During clinical evaluations, several auscultation sites are examined, including the aortic, pulmonary, tricuspid, and mitral valve areas [5]. Given the anatomical and hemodynamic properties of the heart, interactions between different auscultation sites can yield valuable diagnostic information. Analyzing multi-channel signals provides a more comprehensive evaluation, improving diagnostic accuracy.

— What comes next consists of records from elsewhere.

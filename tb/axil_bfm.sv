// axil_bfm: AXI4-Lite master used by the testbenches to play the part of
// the processor's MMIO port. write() and read() each run one transaction
// and wait for its response; both return the response code. Signals change
// on the falling clock edge and readies are sampled 1 ns later, so every
// handshake completes on the following rising edge.
module axil_bfm
  import zypr_pkg::*;
(
  input  logic      clk,
  output axil_req_t req,
  input  axil_rsp_t rsp
);
  timeunit 1ns; timeprecision 1ps;
  initial req = '0;

  task automatic write(input logic [31:0] addr, input logic [31:0] data,
                       output logic [1:0] resp);
    bit aw_hs, w_hs, b_hs;
    @(negedge clk);
    req.awaddr = addr; req.awvalid = 1'b1;
    req.wdata = data; req.wstrb = 4'hF; req.wvalid = 1'b1;
    req.bready = 1'b1;
    while (req.awvalid || req.wvalid) begin
      #1;
      aw_hs = req.awvalid && rsp.awready;
      w_hs  = req.wvalid && rsp.wready;
      @(negedge clk);
      if (aw_hs) req.awvalid = 1'b0;
      if (w_hs)  req.wvalid  = 1'b0;
    end
    b_hs = 0;
    while (!b_hs) begin
      #1;
      b_hs = rsp.bvalid;
      resp = rsp.bresp;
      @(negedge clk);
    end
    req.bready = 1'b0;
  endtask

  task automatic read(input logic [31:0] addr, output logic [31:0] data,
                      output logic [1:0] resp);
    bit ar_hs, r_hs;
    @(negedge clk);
    req.araddr = addr; req.arvalid = 1'b1; req.rready = 1'b1;
    ar_hs = 0;
    while (!ar_hs) begin
      #1;
      ar_hs = rsp.arready;
      @(negedge clk);
    end
    req.arvalid = 1'b0;
    r_hs = 0;
    while (!r_hs) begin
      #1;
      r_hs = rsp.rvalid;
      data = rsp.rdata;
      resp = rsp.rresp;
      @(negedge clk);
    end
    req.rready = 1'b0;
  endtask
endmodule
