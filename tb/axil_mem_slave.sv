// axil_mem_slave: AXI4-Lite memory used as a test slave. It holds 64
// words, takes its address, data and read address with random delays
// (independent readies), answers writes and reads after a random wait, and
// answers SLVERR for the word at byte offset 0xFFC. Read data are the
// stored word XOR TAG so tests can tell the slaves apart; writes counts
// the writes it has taken.
// It is a test fixture of this design only; nothing in it comes from the
// framework the shell belongs to.
module axil_mem_slave
  import zypr_pkg::*;
#(
  parameter logic [31:0] TAG = '0
) (
  input  logic      clk,
  input  axil_req_t req,
  output axil_rsp_t rsp,
  output int        writes
);
  timeunit 1ns; timeprecision 1ps;
  logic [31:0] mem [64];
  logic aw_got, w_got;
  logic [31:0] a_q, d_q;

  initial begin
    rsp = '0; writes = 0; aw_got = 0; w_got = 0;
    foreach (mem[k]) mem[k] = '0;
  end

  always @(posedge clk) begin
    // write address and data with random readiness
    if (req.awvalid && rsp.awready) begin aw_got <= 1; a_q <= req.awaddr; end
    if (req.wvalid && rsp.wready) begin w_got <= 1; d_q <= req.wdata; end
    rsp.awready <= !aw_got && !(req.awvalid && rsp.awready) && $urandom_range(1);
    rsp.wready  <= !w_got && !(req.wvalid && rsp.wready) && $urandom_range(1);
    if (aw_got && w_got && !rsp.bvalid && $urandom_range(1)) begin
      rsp.bvalid <= 1;
      rsp.bresp  <= (a_q[11:0] == 12'hFFC) ? RESP_SLVERR : RESP_OKAY;
      mem[a_q[7:2]] <= d_q;
      writes <= writes + 1;
    end
    if (rsp.bvalid && req.bready) begin
      rsp.bvalid <= 0; aw_got <= 0; w_got <= 0;
    end
    // reads
    rsp.arready <= req.arvalid && !rsp.arready && !rsp.rvalid && $urandom_range(1);
    if (req.arvalid && rsp.arready) begin
      rsp.rvalid <= 1;
      rsp.rdata  <= mem[req.araddr[7:2]] ^ TAG;
      rsp.rresp  <= (req.araddr[11:0] == 12'hFFC) ? RESP_SLVERR : RESP_OKAY;
    end
    if (rsp.rvalid && req.rready) rsp.rvalid <= 0;
  end
endmodule
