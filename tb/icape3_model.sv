// icape3_model: behavioural model of the FPGA's ICAPE3 configuration port
// (the ICAPE2 behaves the same on CSIB/RDWRB/I/O and lacks the status
// outputs). Simulation only; the real port is a hard macro.
//
// Writes (CSIB low, RDWRB low, sampled on the rising clock edge) are
// counted and folded into a checksum. A configuration session is recognised
// by the sync word and ended by the DESYNC command word; both are compared
// in the bit-reversed-per-byte form in which the port receives them. On
// DESYNC after a sync, PRDONE rises DONE_DELAY cycles later and stays high
// until the next write; DESYNC without a preceding sync raises PRERROR
// instead. While stall_en is high, AVAIL drops at random in STALL_PCT percent
// of cycles. Reads
// (CSIB low, RDWRB high) return 32'hC0DE0000 + n for the n-th read,
// bit-reversed per byte, on O one edge after they are sampled.
// The port's signal set (CSIB, RDWRB, I, O, AVAIL, PRDONE, PRERROR) and its
// 200 MHz word-per-cycle use follow the framework; the sync/DESYNC
// recognition, the timing of PRDONE and the readback data are this model's
// own simplifications of the hard macro.
module icape3_model #(
  parameter int STALL_PCT  = 0,
  parameter int DONE_DELAY = 4
) (
  input  logic        clk,
  input  logic        stall_en,
  input  logic        csib,
  input  logic        rdwrb,
  input  logic [31:0] i_data,
  output logic [31:0] o_data,
  output logic        avail,
  output logic        prdone,
  output logic        prerror,
  output int          wr_count,
  output logic [31:0] wr_sum,
  output int          rd_count,
  output int          stall_count
);
  timeunit 1ns; timeprecision 1ps;

  function automatic logic [31:0] swp(input logic [31:0] w);
    logic [31:0] r;
    for (int b = 0; b < 4; b++)
      for (int k = 0; k < 8; k++) r[8*b+k] = w[8*b+7-k];
    return r;
  endfunction

  logic synced;
  int   done_cnt;

  initial begin
    o_data = '0; avail = 1'b1; prdone = 1'b0; prerror = 1'b0;
    wr_count = 0; wr_sum = '0; rd_count = 0; stall_count = 0;
    synced = 1'b0; done_cnt = -1;
  end

  always @(posedge clk) begin
    if (STALL_PCT > 0) begin
      avail <= !stall_en || (int'($urandom_range(99)) >= STALL_PCT);
      if (!avail) stall_count <= stall_count + 1;
    end
    if (done_cnt > 0) done_cnt <= done_cnt - 1;
    if (done_cnt == 0) begin
      prdone   <= 1'b1;
      done_cnt <= -1;
    end
    if (!csib && !rdwrb) begin
      wr_count <= wr_count + 1;
      wr_sum   <= wr_sum + i_data;
      prdone   <= 1'b0;
      prerror  <= 1'b0;
      if (i_data == swp(32'hAA995566)) synced <= 1'b1;
      if (i_data == swp(32'h0000000D)) begin
        if (synced) done_cnt <= DONE_DELAY;
        else        prerror  <= 1'b1;
        synced <= 1'b0;
      end
    end
    if (!csib && rdwrb) begin
      o_data   <= swp(32'hC0DE0000 + 32'(rd_count));
      rd_count <= rd_count + 1;
    end
  end
endmodule
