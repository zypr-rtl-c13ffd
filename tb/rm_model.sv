// rm_model: behavioural stand-in for a reconfigurable accelerator module
// (the real ones are HLS-generated image filters). It has an AXI4-Lite
// register KEY at byte offset 0x0 and a read-only beat counter at 0x4.
// Every stream beat is passed through one register stage with each 32-bit
// lane XORed with KEY (variant 0) or added to KEY (variant 1); tkeep and
// tlast are kept. One beat per cycle. The variant input stands for which
// module has been loaded into the region by reconfiguration.
// That regions hold stream filters with a control port follows the
// framework's image-processing example; the XOR/ADD function, the register
// layout and the one-cycle latency are this model's own.
module rm_model
  import zypr_pkg::*;
#(
  parameter int W = 32
) (
  input  logic           clk,
  input  logic           rst_n,
  input  logic           variant,
  input  axil_req_t      axil_req,
  output axil_rsp_t      axil_rsp,
  input  logic [W-1:0]   in_tdata,
  input  logic [W/8-1:0] in_tkeep,
  input  logic           in_tlast,
  input  logic           in_tvalid,
  output logic           in_tready,
  output logic [W-1:0]   out_tdata,
  output logic [W/8-1:0] out_tkeep,
  output logic           out_tlast,
  output logic           out_tvalid,
  input  logic           out_tready
);
  logic        wr_en, rd_en;
  logic [11:0] wr_addr, rd_addr;
  logic [31:0] wr_data, rd_data, key, beats;
  logic [3:0]  wr_strb;
  axil_regif #(.ADDR_W(12)) u_regif (
    .clk, .rst_n, .req(axil_req), .rsp(axil_rsp),
    .wr_en, .wr_addr, .wr_data, .wr_strb, .rd_en, .rd_addr, .rd_data);
  assign rd_data = (rd_addr[2]) ? beats : key;

  assign in_tready = !out_tvalid || out_tready;
  always_ff @(posedge clk or negedge rst_n) begin
    if (!rst_n) begin
      key <= '0; beats <= '0; out_tvalid <= 1'b0;
      out_tdata <= '0; out_tkeep <= '0; out_tlast <= 1'b0;
    end else begin
      if (wr_en && wr_addr[3:2] == 2'd0) key <= wr_data;
      if (out_tvalid && out_tready) out_tvalid <= 1'b0;
      if (in_tvalid && in_tready) begin
        for (int l = 0; l < W / 32; l++) out_tdata[32*l +: 32] <= variant ? in_tdata[32*l +: 32] + key
                                                     : in_tdata[32*l +: 32] ^ key;
        out_tkeep  <= in_tkeep;
        out_tlast  <= in_tlast;
        out_tvalid <= 1'b1;
        beats      <= beats + 1;
      end
    end
  end
endmodule
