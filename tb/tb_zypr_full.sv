// tb_zypr_full: the shell at its default size (three 32-bit PR regions,
// ICAPE3) taken through the work of the image-processing example at full
// scale, clocked at 200 MHz (5 ns):
//   1. partial bitstreams of 5.430, 2.565 and 1.330 MiB are streamed from
//      the DMA into the ICAP; the words and checksum reaching the port, the
//      interrupt, and the transfer time (one word per cycle, so 1.330 MiB
//      takes about 1.74 ms, well inside a 33.3 ms frame period) are checked;
//   2. one 1920 x 1080 frame of 32-bit pixels, one packet per line, runs
//      through DMA -> region 0 -> region 1 -> region 2 -> DMA and every
//      pixel is checked against the composition of the three modules.
// Data are generated from the word index, so nothing is stored.
// The bitstream sizes, the 200 MHz clock, the three chained regions and the
// 1080p30 frame follow the framework's evaluation; the 32-bit pixel word is
// this test's own assumption.
module tb_zypr_full;
  import zypr_pkg::*;
  timeunit 1ns; timeprecision 1ps;

  localparam int NR = 3;
  localparam logic [31:0] BASE = 32'hA000_0000;
  localparam int W = 1920, H = 1080;

  int checks = 0, failures = 0;
  logic clk = 0, rst_n = 1;
  initial #1 rst_n = 0;
  always #2.5 clk = ~clk;

  task automatic check(input bit ok, input string what);
    checks++;
    if (!ok) begin failures++; $display("FAIL: %s", what); end
  endtask

  function automatic logic [31:0] swp(input logic [31:0] w);
    logic [31:0] r;
    for (int b = 0; b < 4; b++)
      for (int k = 0; k < 8; k++) r[8*b+k] = w[8*b+7-k];
    return r;
  endfunction
  function automatic logic [31:0] gen(input int k, input logic [31:0] seed);
    return (32'(k) * 32'h9E37_79B1) ^ seed;
  endfunction

  axil_req_t req; axil_rsp_t rsp;
  axis_t s_dma, m_dma, s_ext, m_ext;
  logic s_dma_tready, m_dma_tready, s_ext_tready, irq;
  logic csib, rdwrb, avail, prdone, prerror;
  logic [31:0] icap_i, icap_o, wr_sum;
  int wr_count, rd_count, stall_count;
  axil_req_t rm_req [NR]; axil_rsp_t rm_rsp [NR];
  logic [63:0] in_d [NR], out_d [NR];
  logic [7:0]  in_k [NR], out_k [NR];
  logic in_l [NR], in_v [NR], in_r [NR], out_l [NR], out_v [NR], out_r [NR];

  axil_bfm bfm (.clk, .req, .rsp);
  zypr_shell dut (
    .clk, .rst_n, .s_axil_req(req), .s_axil_rsp(rsp),
    .s_dma, .s_dma_tready, .m_dma, .m_dma_tready,
    .s_ext, .s_ext_tready, .m_ext, .m_ext_tready(1'b1), .icap_irq(irq),
    .icap_csib(csib), .icap_rdwrb(rdwrb), .icap_i, .icap_o,
    .icap_avail(avail), .icap_prdone(prdone), .icap_prerror(prerror),
    .rm_axil_req(rm_req), .rm_axil_rsp(rm_rsp),
    .rm_in_tdata(in_d), .rm_in_tkeep(in_k), .rm_in_tlast(in_l), .rm_in_tvalid(in_v), .rm_in_tready(in_r),
    .rm_out_tdata(out_d), .rm_out_tkeep(out_k), .rm_out_tlast(out_l), .rm_out_tvalid(out_v), .rm_out_tready(out_r));
  icape3_model icap (
    .clk, .stall_en(1'b0), .csib, .rdwrb, .i_data(icap_i), .o_data(icap_o),
    .avail, .prdone, .prerror, .wr_count, .wr_sum, .rd_count, .stall_count);

  logic [31:0] key [NR];
  for (genvar r = 0; r < NR; r++) begin : g_rm
    logic [31:0] od; logic [3:0] ok;
    rm_model #(.W(32)) rm (
      .clk, .rst_n, .variant(1'(r % 2)), .axil_req(rm_req[r]), .axil_rsp(rm_rsp[r]),
      .in_tdata(in_d[r][31:0]), .in_tkeep(in_k[r][3:0]), .in_tlast(in_l[r]),
      .in_tvalid(in_v[r]), .in_tready(in_r[r]),
      .out_tdata(od), .out_tkeep(ok), .out_tlast(out_l[r]), .out_tvalid(out_v[r]), .out_tready(out_r[r]));
    assign out_d[r] = 64'(od);
    assign out_k[r] = 8'(ok);
  end
  function automatic logic [31:0] chain(input logic [31:0] x);
    return ((x ^ key[0]) + key[1]) ^ key[2];
  endfunction

  // frame checker on the DMA write channel
  int rx = 0, rx_bad = 0;
  logic [31:0] frame_seed = 32'h1234_5678;
  always @(posedge clk) begin
    m_dma_tready <= ($urandom_range(7) != 0);
    if (m_dma.tvalid && m_dma_tready) begin
      if (m_dma.tdata != chain(gen(rx, frame_seed)) || m_dma.tlast != ((rx + 1) % W == 0)) rx_bad++;
      rx++;
    end
  end

  logic [1:0] resp; logic [31:0] d;
  function automatic logic [31:0] slot(input int s, input int off);
    return BASE + 32'(s) * 32'h1_0000 + 32'(off);
  endfunction

  // stream n words from the DMA; gen(k, seed) with bitstream framing or line tlast
  task automatic dma_stream(input int n, input logic [31:0] seed, input bit bitstream, input bit gaps);
    int k = 0;
    @(negedge clk);
    while (k < n) begin
      logic [31:0] w;
      if (bitstream) w = (k == 0) ? 32'hFFFFFFFF : (k == 1) ? 32'hAA995566 :
                         (k == n - 1) ? 32'h0000000D : gen(k, seed);
      else w = gen(k, seed);
      s_dma.tvalid = !gaps || ($urandom_range(15) != 0);
      s_dma.tdata = w; s_dma.tkeep = '1;
      s_dma.tlast = bitstream ? (k == n - 1) : ((k + 1) % W == 0);
      #0.5;
      if (s_dma.tvalid && s_dma_tready) k++;
      @(negedge clk);
    end
    s_dma = '0;
  endtask

  task automatic route(input int sink, input int src);
    bfm.write(slot(0, 'h40 + 4 * sink), src < 0 ? 32'h8000_0000 : 32'(src), resp);
  endtask
  task automatic commit();
    bfm.write(slot(0, 0), 32'h2, resp);
    do bfm.read(slot(0, 0), d, resp); while (d[1]);
  endtask

  initial begin
    #40ms;
    failures++;
    $display("watchdog expired");
    $display("TB_RESULT checks=%0d failures=%0d", checks, failures);
    $finish;
  end

  real mib [3] = '{5.430, 2.565, 1.330};
  initial begin
    s_dma = '0; s_ext = '0;
    repeat (3) @(negedge clk);
    rst_n = 1;
    bfm.write(slot(1, 0), 32'h1, resp);
    route(SNK_ICAP, SRC_DMA);
    commit();
    foreach (mib[i]) begin
      automatic int n = int'(mib[i] * 1048576.0 / 4.0);
      automatic logic [31:0] s0 = wr_sum, e = 0, seed = 32'(i) * 32'h0101_0101;
      automatic int w0 = wr_count;
      automatic realtime t0, t1;
      e = swp(32'hFFFFFFFF) + swp(32'hAA995566) + swp(32'h0000000D);
      for (int k = 2; k < n - 1; k++) e += swp(gen(k, seed));
      t0 = $realtime;
      dma_stream(n, seed, 1, 0);
      while (!irq) @(negedge clk);
      t1 = $realtime;
      bfm.read(slot(1, 'h0C), d, resp);
      check(wr_count - w0 == n && wr_sum - s0 == e, $sformatf("%.3f MiB bitstream reached the ICAP intact", mib[i]));
      check(d == 32'(n), $sformatf("%.3f MiB: %0d words in %0d cycles", mib[i], n, d));
      check(t1 - t0 < real'(n) * 5.0 + 200.0, $sformatf("%.3f MiB loaded in %.3f ms", mib[i], (t1 - t0) / 1.0e6));
      $display("%.3f MiB bitstream: %0d words, %0d cycles, %.3f ms at 200 MHz, %.1f MiB/s",
               mib[i], n, d, real'(d) * 5.0e-6, mib[i] / (real'(d) * 5.0e-9));
      bfm.write(slot(1, 'h04), 32'h2, resp);
    end

    // full-HD frame through the three-region chain
    route(SNK_ICAP, -1);
    route(FIRST_REGION, SRC_DMA);
    route(FIRST_REGION + 1, FIRST_REGION);
    route(FIRST_REGION + 2, FIRST_REGION + 1);
    route(SNK_DMA, FIRST_REGION + 2);
    commit();
    for (int r = 0; r < NR; r++) begin
      key[r] = $urandom;
      bfm.write(slot(2 + r, 0), key[r], resp);
    end
    begin
      automatic realtime t0 = $realtime;
      dma_stream(W * H, frame_seed, 0, 1);
      while (rx < W * H && $realtime - t0 < 30ms) @(negedge clk);
      check(rx == W * H && rx_bad == 0, $sformatf("1920x1080 frame: %0d pixels back, %0d wrong", rx, rx_bad));
      check($realtime - t0 < 33.3ms, $sformatf("frame through the chain in %.3f ms", ($realtime - t0) / 1.0e6));
      $display("frame: %.3f ms", ($realtime - t0) / 1.0e6);
    end
    $display("TB_RESULT checks=%0d failures=%0d", checks, failures);
    $finish;
  end
endmodule
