// tb_zypr_lite: the shell in a small control-only arrangement on the older
// device family: two PR regions whose modules have an AXI4-Lite port and no
// stream (REGION_HAS_AXIS = 0), and an ICAPE2 configuration port clocked at
// 100 MHz (10 ns).
//
// It checks that
//   - a partial bitstream routed from the DMA to the ICAP reaches the port
//     intact at one word per cycle (about 381 MiB/s at 100 MHz), and that
//     with the ICAPE2, which has no status outputs, DONE and the interrupt
//     follow the tlast word;
//   - INFO reports the ICAPE2;
//   - each region's control port is reached in its own address window;
//   - a stream routed by mistake into a region without a stream interface is
//     swallowed by the tie-off, never reaches the module and never comes
//     back;
//   - an address above the last window is answered with DECERR.
// Each of these mechanisms is counted and must occur at least once. The
// region modules are AXI4-Lite memories; the ICAP is the behavioural port
// model, whose status outputs the ICAPE2 build ignores.
module tb_zypr_lite;
  import zypr_pkg::*;
  timeunit 1ns; timeprecision 1ps;

  localparam int NR = 2;
  localparam logic [31:0] BASE = 32'hA000_0000;
  localparam int BS_WORDS = 2000;

  int checks = 0, failures = 0;
  logic clk = 0, rst_n = 1;
  initial #1 rst_n = 0;
  always #5 clk = ~clk;

  task automatic check(input bit ok, input string what);
    checks++;
    if (!ok) begin failures++; $display("FAIL: %s", what); end
  endtask

  function automatic logic [31:0] swp(input logic [31:0] w);
    logic [31:0] r;
    for (int b = 0; b < 4; b++)
      for (int k = 0; k < 8; k++) r[8*b+k] = w[8*b+7-k];
    return r;
  endfunction

  // ------------------------------------------------------------- harness
  axil_req_t req; axil_rsp_t rsp;
  axis_t s_dma, m_dma, s_ext, m_ext;
  logic s_dma_tready, s_ext_tready, irq;
  logic csib, rdwrb, avail, prdone, prerror;
  logic [31:0] icap_i, icap_o, wr_sum;
  int wr_count, rd_count, stall_count;
  axil_req_t rm_req [NR]; axil_rsp_t rm_rsp [NR];
  logic [63:0] in_d [NR], out_d [NR];
  logic [7:0]  in_k [NR], out_k [NR];
  logic in_l [NR], in_v [NR], in_r [NR], out_l [NR], out_v [NR], out_r [NR];
  int rm_writes [NR];

  axil_bfm bfm (.clk, .req, .rsp);
  zypr_shell #(.N_REGIONS(NR), .REGION_HAS_AXIS(4'h0), .ICAP_TYPE(2)) dut (
    .clk, .rst_n, .s_axil_req(req), .s_axil_rsp(rsp),
    .s_dma, .s_dma_tready, .m_dma, .m_dma_tready(1'b1),
    .s_ext, .s_ext_tready, .m_ext, .m_ext_tready(1'b1), .icap_irq(irq),
    .icap_csib(csib), .icap_rdwrb(rdwrb), .icap_i, .icap_o,
    .icap_avail(avail), .icap_prdone(prdone), .icap_prerror(prerror),
    .rm_axil_req(rm_req), .rm_axil_rsp(rm_rsp),
    .rm_in_tdata(in_d), .rm_in_tkeep(in_k), .rm_in_tlast(in_l), .rm_in_tvalid(in_v), .rm_in_tready(in_r),
    .rm_out_tdata(out_d), .rm_out_tkeep(out_k), .rm_out_tlast(out_l), .rm_out_tvalid(out_v), .rm_out_tready(out_r));
  icape3_model icap (
    .clk, .stall_en(1'b0), .csib, .rdwrb, .i_data(icap_i), .o_data(icap_o),
    .avail, .prdone, .prerror, .wr_count, .wr_sum, .rd_count, .stall_count);

  for (genvar r = 0; r < NR; r++) begin : g_rm
    axil_mem_slave #(.TAG(32'h5100_0000 + 32'(r))) m (
      .clk, .req(rm_req[r]), .rsp(rm_rsp[r]), .writes(rm_writes[r]));
    assign out_d[r] = '0;
    assign out_k[r] = '0;
    assign out_l[r] = 1'b0;
    assign out_v[r] = 1'b0;
    assign in_r[r]  = 1'b1;
  end

  // ----------------------------------------------------- mechanism counters
  int n_pr_load = 0, n_rm_mmio = 0, n_discard = 0, n_decerr = 0;
  int leaked_in = 0, leaked_out = 0;
  always @(posedge clk) begin
    for (int r = 0; r < NR; r++) if (in_v[r]) leaked_in++;
    if (m_dma.tvalid || m_ext.tvalid) leaked_out++;
  end

  // ------------------------------------------------------------ helpers
  logic [1:0] resp; logic [31:0] d;
  function automatic logic [31:0] slot(input int s, input int off);
    return BASE + 32'(s) * 32'h1_0000 + 32'(off);
  endfunction

  task automatic mmio_wr(input logic [31:0] a, input logic [31:0] v);
    logic [1:0] rs;
    bfm.write(a, v, rs);
    if (rs != RESP_OKAY) begin failures++; $display("FAIL: write %h response %0d", a, rs); end
  endtask

  task automatic set_route(input int sink, input int src);
    logic [1:0] rs; logic [31:0] v;
    mmio_wr(slot(0, 'h40 + 4 * sink), src < 0 ? 32'h8000_0000 : 32'(src));
    mmio_wr(slot(0, 0), 32'h2);
    do bfm.read(slot(0, 0), v, rs); while (v[1]);
  endtask

  // DMA stream source; returns the number of cycles from first to last beat
  task automatic send_dma(input logic [31:0] w [$], output int cycles);
    int k = 0, n = 0;
    @(negedge clk);
    while (k < w.size()) begin
      s_dma.tvalid = 1'b1;
      s_dma.tdata = w[k]; s_dma.tkeep = '1;
      s_dma.tlast = (k == w.size() - 1);
      #1;
      if (s_dma_tready) k++;
      n++;
      @(negedge clk);
      if (n > 4 * w.size()) break;
    end
    s_dma = '0;
    cycles = n;
  endtask

  // ------------------------------------------------------------ watchdog
  initial begin
    #2000000;
    failures++;
    $display("watchdog expired");
    $display("TB_RESULT checks=%0d failures=%0d", checks, failures);
    $finish;
  end

  initial begin
    s_dma = '0; s_ext = '0;
    repeat (3) @(negedge clk);
    rst_n = 1;
    repeat (3) @(negedge clk);

    // ---- ICAPE2 identified
    bfm.read(slot(1, 'h18), d, resp);
    check(resp == RESP_OKAY && d == 32'd2, "INFO reports ICAPE2");

    // ---- partial bitstream over DMA into the ICAPE2
    begin
      logic [31:0] bs [$];
      automatic logic [31:0] exp_sum = 0;
      int w0, cyc, n;
      realtime t0;
      bs.push_back(32'hFFFFFFFF);
      bs.push_back(32'hAA995566);
      for (int k = 0; k < BS_WORDS; k++) bs.push_back($urandom);
      bs.push_back(32'h0000000D);
      foreach (bs[k]) exp_sum += swp(bs[k]);
      mmio_wr(slot(1, 'h00), 32'h1);                 // IRQ_EN
      set_route(SNK_ICAP, SRC_DMA);
      w0 = wr_count;
      t0 = $realtime;
      send_dma(bs, cyc);
      n = 0;
      while (!irq && n < 100) begin @(negedge clk); n++; end
      check(irq, "interrupt after the tlast word");
      check(wr_count - w0 == bs.size(), $sformatf("ICAPE2 port took %0d of %0d words", wr_count - w0, bs.size()));
      check(wr_sum == exp_sum, "bit-swapped words reached the ICAPE2 intact");
      check(cyc == bs.size(), $sformatf("one word per cycle at the stream (%0d cycles)", cyc));
      bfm.read(slot(1, 'h0C), d, resp);
      check(d == bs.size(), $sformatf("CYCLES = %0d for %0d words", d, bs.size()));
      bfm.read(slot(1, 'h04), d, resp);
      check(d[1] && !d[2], "DONE without ERROR on the ICAPE2");
      $display("ICAPE2 load: %0d words in %0.1f us, %0.1f MiB/s at 100 MHz",
               bs.size(), (realtime'($realtime) - t0) / 1000.0,
               (bs.size() * 4.0) / ((realtime'($realtime) - t0) * 1.0e-9) / 1048576.0);
      mmio_wr(slot(1, 'h04), 32'h2);
      bfm.read(slot(1, 'h04), d, resp);
      check(!d[1] && !irq, "DONE and interrupt cleared");
      if (irq == 0 && wr_sum == exp_sum) n_pr_load++;
    end

    // ---- each region's control port in its own window
    for (int r = 0; r < NR; r++) begin
      automatic logic [31:0] v = $urandom;
      automatic int wb = rm_writes[r];
      mmio_wr(slot(2 + r, 'h10), v);
      bfm.read(slot(2 + r, 'h10), d, resp);
      check(resp == RESP_OKAY && d == (v ^ (32'h5100_0000 + 32'(r))),
            $sformatf("region %0d control register", r));
      check(rm_writes[r] == wb + 1, $sformatf("write reached region %0d only", r));
      if (d == (v ^ (32'h5100_0000 + 32'(r)))) n_rm_mmio++;
    end

    // ---- stream into a region without a stream interface
    begin
      logic [31:0] w [$];
      int cyc;
      for (int k = 0; k < 50; k++) w.push_back($urandom);
      set_route(SNK_ICAP, -1);
      set_route(FIRST_REGION + 0, SRC_DMA);
      set_route(SNK_DMA, FIRST_REGION + 0);
      send_dma(w, cyc);
      repeat (10) @(negedge clk);
      check(cyc == w.size(), "tie-off accepted every beat at full rate");
      check(leaked_in == 0, "nothing reached the module without a stream port");
      check(leaked_out == 0, "nothing came back out of the tied-off region");
      if (cyc == w.size() && leaked_in == 0) n_discard++;
    end

    // ---- above the last window
    bfm.read(slot(2 + NR, 0), d, resp);
    check(resp == RESP_DECERR, "read above the last window gets DECERR");
    bfm.write(slot(2 + NR, 0), 32'h1234, resp);
    check(resp == RESP_DECERR, "write above the last window gets DECERR");
    if (resp == RESP_DECERR) n_decerr++;

    $display("mechanisms: pr_load=%0d rm_mmio=%0d discard=%0d decerr=%0d",
             n_pr_load, n_rm_mmio, n_discard, n_decerr);
    check(n_pr_load > 0, "bitstream load happened");
    check(n_rm_mmio == NR, "control access to every region happened");
    check(n_discard > 0, "stream tie-off happened");
    check(n_decerr > 0, "decode error happened");
    $display("TB_RESULT checks=%0d failures=%0d", checks, failures);
    $finish;
  end
endmodule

Feature extraction and classifier selection are critical elements of heart sound classification. Recent studies have introduced various techniques: Nizam NB et al. extracted Hilbert envelope features and cardiac cycle features from preprocessed heart sound signals and employed a random forest classifier to analyze the Yaseen database, achieving an average classification accuracy of 94.78% [6]. Deng et al. proposed a classification method based on improved Mel-frequency cepstral coefficients (MFCC) and convolutional recurrent neural networks, achieving a classification accuracy of 98% for distinguishing pathological from non-pathological heart sounds [7]. Deperlioglu et al. employed signal energy features and stacked autoencoders, achieving a 99.61% classification accuracy on the PASCAL-B dataset [8]. Singh et al. used wavelet decomposition, homomorphic filtering, and power spectral density to extract coupled features from Electrocardiogram (ECG) and Phonocardiogram (PCG), achieving 93.13% accuracy in the PhysioNet/CinC 2016 challenge [9]. Choudhary et al. performed a five-level signal decomposition using discrete wavelet decomposition and conducted binary classification on the PhysioNet/CinC 2016 dataset by utilizing convolutional neural networks and GRU network layers [10]. Liu et al. introduced a heart sound classification method combining bispectrum features and the Vision Transformer model, using data from the PhysioNet Challenge 2016 and 2022 databases to enhance early cardiovascular disease diagnosis [11]. While many studies examine single-channel signals using one-dimensional feature analysis, this approach often overlooks crucial information present in multi-channel data. Specifically, the focus on one-dimensional, chain-like features in single channels neglects the richness of multi-channel signals, potentially leading to a loss of vital internal information.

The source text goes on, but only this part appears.